I probably say that a lot! This travelling life does throw them up often.
This particular experience in Yogyakarta was truly unique: a street art tour organised for me by Backstreet Academy. I’ve been on street art tours before but never with the actual street artist themselves! Anagard’s colourful art can be found from Poland to Australia and, of course, his hometown of Yogyakarta, Indonesia.
Yogyakarta street art
The city of Yogyakarta as a whole is a fantastic place for street art. You’ll find it in the most random of places as you wander around. As I learnt from Anagard, a good way to protect street art is to hide it away.
Who is Anagard?
Anagard is an artist who moved to Yogyakarta to study at the Indonesian Institute of the Arts. This is one of the country’s most famous creative universities so is an obvious place for young Indonesian artists. While studying there, he became bored of traditional art and veered towards the vibrant urban murals he’s since become known for.
Once you’ve seen a few of Anagard’s works, you might recognise them in the future. The people in his designs tend to have animal faces or be wearing masks. Many of his works carry an anti-extremism theme, especially in relation to people protecting their land and livelihoods from the government.
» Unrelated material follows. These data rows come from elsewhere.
// core_ctrl: the core controller of the predictor CPU.
//
// It consumes the parser's tokens addressed to the predictor CPU:
//   marker (unimpl = 0, run length COUNT) - adds COUNT issue credits; the
//       prediction core may commit one instruction per credit and halts
//       before issue when none is left (the halt interface).
//   unpredictable record - accepted only once the core has inflated every
//       credited step and emptied its pipeline (credits = 0 and core idle).
//       In the accepting cycle the controller patches the state as the
//       record says: register write, memory write (byte enables), and
//       pc <= npc, npc <= npc + npc_delta. The core then restarts on the
//       next block of credited steps.
// This wait-halt-patch-restart sequence is the ZIP-IO paper's; the credit
// counter and the one-cycle patch are this design's choices. The parser
// hands the same record to the output bypass in the same cycle, so the
// record reaches the output after all earlier predicted records.
//
// A load port writes program words into memory and a start port sets the
// initial pc/npc; both act only while nothing is credited and the core is
// idle (the ZIP-IO paper does not say how the program binary reaches the
// predictor CPU). Statistics count markers, patches and the cycles a
// record waited for the core to drain.
module core_ctrl
  import zipio_pkg::*;
(
  input  logic        clk,
  input  logic        rst_n,
  // tokens from the parser
  input  logic        tok_valid,
  output logic        tok_ready,
  input  dtok_t       tok,
  // program load / start
  input  logic        prog_we,
  input  logic [31:0] prog_addr,
  input  logic [31:0] prog_data,
  input  logic        start_we,
  input  logic [31:0] start_pc,
  output logic        prog_ready,
  // halt interface to the prediction core
  output logic        issue_ok,
  input  logic        committed,
  input  logic        core_idle,
  // state interface
  input  logic [31:0] cur_npc,
  output logic        pc_we,
  output logic [31:0] pc_wdata,
  output logic [31:0] npc_wdata,
  output logic        flush,
  output logic        rf_we,
  output logic [4:0]  rf_wa,
  output logic [31:0] rf_wd,
  output logic        w_en,
  output logic [3:0]  w_be,
  output logic [31:0] w_addr,
  output logic [31:0] w_data,
  // statistics
  output logic [31:0] n_markers,
  output logic [31:0] n_patches,
  output logic [31:0] n_drain_wait
);
  logic [31:0] credits;

  wire drained = (credits == 0) && core_idle;
  wire is_rec  = tok.unimpl;

  assign tok_ready  = is_rec ? drained : 1'b1;
  wire take_marker  = tok_valid && !is_rec;
  wire take_rec     = tok_valid && is_rec && drained;

  assign prog_ready = drained && !tok_valid;
  wire do_load      = prog_we  && prog_ready;
  wire do_start     = start_we && prog_ready;

  assign issue_ok = (credits != 0);

  // state patches
  always_comb begin
    pc_we     = 1'b0;
    pc_wdata  = '0;
    npc_wdata = '0;
    flush     = 1'b0;
    rf_we     = 1'b0;
    rf_wa     = tok.upd.rd;
    rf_wd     = tok.upd.rd_val;
    w_en      = 1'b0;
    w_be      = tok.upd.mem_be;
    w_addr    = tok.upd.mem_addr;
    w_data    = tok.upd.mem_data;
    if (take_rec) begin
      pc_we     = 1'b1;
      pc_wdata  = cur_npc;
      npc_wdata = cur_npc + tok.upd.npc_delta;
      rf_we     = tok.upd.rd_we && tok.upd.rd != 5'd0;
      w_en      = (tok.upd.mem_op == MEM_WRITE);
      flush     = w_en;
    end else if (do_start) begin
      pc_we     = 1'b1;
      pc_wdata  = start_pc;
      npc_wdata = start_pc + 32'd4;
    end else if (do_load) begin
      w_en   = 1'b1;
      w_be   = 4'hf;
      w_addr = prog_addr;
      w_data = prog_data;
      flush  = 1'b1;
    end
  end

  always_ff @(posedge clk or negedge rst_n) begin
    if (!rst_n) begin
      credits      <= '0;
      n_markers    <= '0;
      n_patches    <= '0;
      n_drain_wait <= '0;
    end else begin
      credits <= credits + (take_marker ? 32'(tok.count) : 32'd0) - (committed ? 32'd1 : 32'd0);
      if (take_marker) n_markers <= n_markers + 1;
      if (take_rec)    n_patches <= n_patches + 1;
      if (tok_valid && is_rec && !drained) n_drain_wait <= n_drain_wait + 1;
    end
  end

  a_no_commit_without_credit: assert property (@(posedge clk) disable iff (!rst_n)
    committed |-> credits != 0);
endmodule
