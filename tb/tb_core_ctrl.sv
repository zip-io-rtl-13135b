// tb_core_ctrl: the core controller against a stand-in core that commits
// at random while allowed and is busy for a random few cycles after each
// commit. A model tracks credits. Checks that the core may issue exactly
// while credits remain, that a record is refused until credits are spent
// and the core is idle, and that an accepted record patches pc/npc,
// register and memory as it says. Also checks program loading and the
// start port, which act only when the core is drained.
module tb_core_ctrl;
  import zipio_pkg::*;
  logic clk = 0, rst_n = 0;
  always #5 clk = ~clk;
  logic tok_valid = 0, tok_ready;
  dtok_t tok = '0;
  logic prog_we = 0, start_we = 0, prog_ready;
  logic [31:0] prog_addr = 0, prog_data = 0, start_pc = 0;
  logic issue_ok, core_idle;
  logic committed = 0;
  logic [31:0] cur_npc;
  logic pc_we, flush, rf_we, w_en;
  logic [31:0] pc_wdata, npc_wdata, rf_wd, w_addr, w_data;
  logic [4:0] rf_wa;
  logic [3:0] w_be;
  logic [31:0] n_markers, n_patches, n_drain_wait;
  int checks = 0, failures = 0;
  bit fire;
  int unsigned credits = 0, busy = 0, n_rec = 0, n_mark = 0, n_refused = 0;

  core_ctrl dut (.*);

  task automatic chk(bit ok, string s);
    checks++;
    if (!ok) begin failures++; if (failures < 10) $display("FAIL: %s", s); end
  endtask

  assign core_idle = (busy == 0);

  initial begin
    repeat (2) @(posedge clk);
    rst_n = 1;
    #1;
    for (int i = 0; i < 4000; i++) begin
      // stimulus
      committed = issue_ok && $urandom_range(0, 3) != 0;
      cur_npc   = $urandom;
      tok_valid = $urandom_range(0, 1);
      tok       = {$urandom, $urandom, $urandom, $urandom, $urandom, $urandom, $urandom};
      tok.unimpl = $urandom_range(0, 3) != 0;
      tok.count  = $urandom_range(1, 4);
      tok.upd.mem_op = mem_op_e'($urandom_range(0, 2));
      prog_we   = (i % 300) > 280 && (i % 300) < 299;
      start_we  = (i % 300) == 299;
      prog_addr = $urandom; prog_data = $urandom; start_pc = $urandom;
      #1;
      chk(issue_ok == (credits != 0), "issue_ok");
      if (tok_valid && tok.unimpl) begin
        chk(tok_ready == (credits == 0 && busy == 0), "record acceptance");
        if (!tok_ready) n_refused++;
        if (tok_ready) begin
          chk(pc_we && pc_wdata == cur_npc && npc_wdata == cur_npc + tok.upd.npc_delta, "pc patch");
          chk(rf_we == (tok.upd.rd_we && tok.upd.rd != 0) && rf_wa == tok.upd.rd && rf_wd == tok.upd.rd_val, "reg patch");
          chk(w_en == (tok.upd.mem_op == MEM_WRITE), "mem patch enable");
          if (w_en) chk(w_addr == tok.upd.mem_addr && w_data == tok.upd.mem_data && w_be == tok.upd.mem_be, "mem patch");
        end
      end else if (tok_valid) begin
        chk(tok_ready, "marker refused");
        chk(!pc_we && !rf_we, "marker patched state");
      end else begin
        chk(!rf_we, "idle register write");
        chk(prog_ready == (credits == 0 && busy == 0), "prog_ready");
        if (prog_we && prog_ready)
          chk(w_en && w_be == 4'hf && w_addr == prog_addr && w_data == prog_data, "program load");
        else if (start_we && prog_ready)
          chk(pc_we && pc_wdata == start_pc && npc_wdata == start_pc + 4, "start");
        else
          chk(!w_en && !pc_we, "spurious write");
      end
      // model update
      fire = tok_valid && tok_ready;
      @(posedge clk);
      if (fire) begin
        if (tok.unimpl) n_rec++;
        else begin credits += tok.count; n_mark++; end
      end
      if (committed) begin credits--; busy <= $urandom_range(0, 2); end
      else if (busy > 0) busy <= busy - 1;
      #1;
    end
    chk(n_markers == n_mark && n_patches == n_rec && n_rec > 0 && n_refused > 0, "statistics and coverage");
    $display("markers=%0d/%0d records=%0d/%0d refused=%0d", n_mark, n_markers, n_rec, n_patches, n_refused);
    $display("TB_RESULT checks=%0d failures=%0d", checks, failures);
    $finish;
  end
  initial begin
    repeat (10000) @(posedge clk);
    failures++;
    $display("TB_RESULT checks=%0d failures=%0d", checks, failures);
    $finish;
  end
endmodule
Since becoming famous, Anagard has been flown all over the world to create new pieces of art. I told him what a cool job I think he has. He pointed out mine is pretty cool, too – something I can’t disagree with!
Arriving in his village
I’d already read that the Yogyakarta’s region of Sewon is a great place to see street art. Just around the corner, the small village Anagard calls home is debatably even better! As soon as I arrived and met Anagard, I knew I was in for a treat.
I could already see colourful art just moments from our meeting place. I was also excited to learn about this man: how had this sleepy local village taken him to street art stardom?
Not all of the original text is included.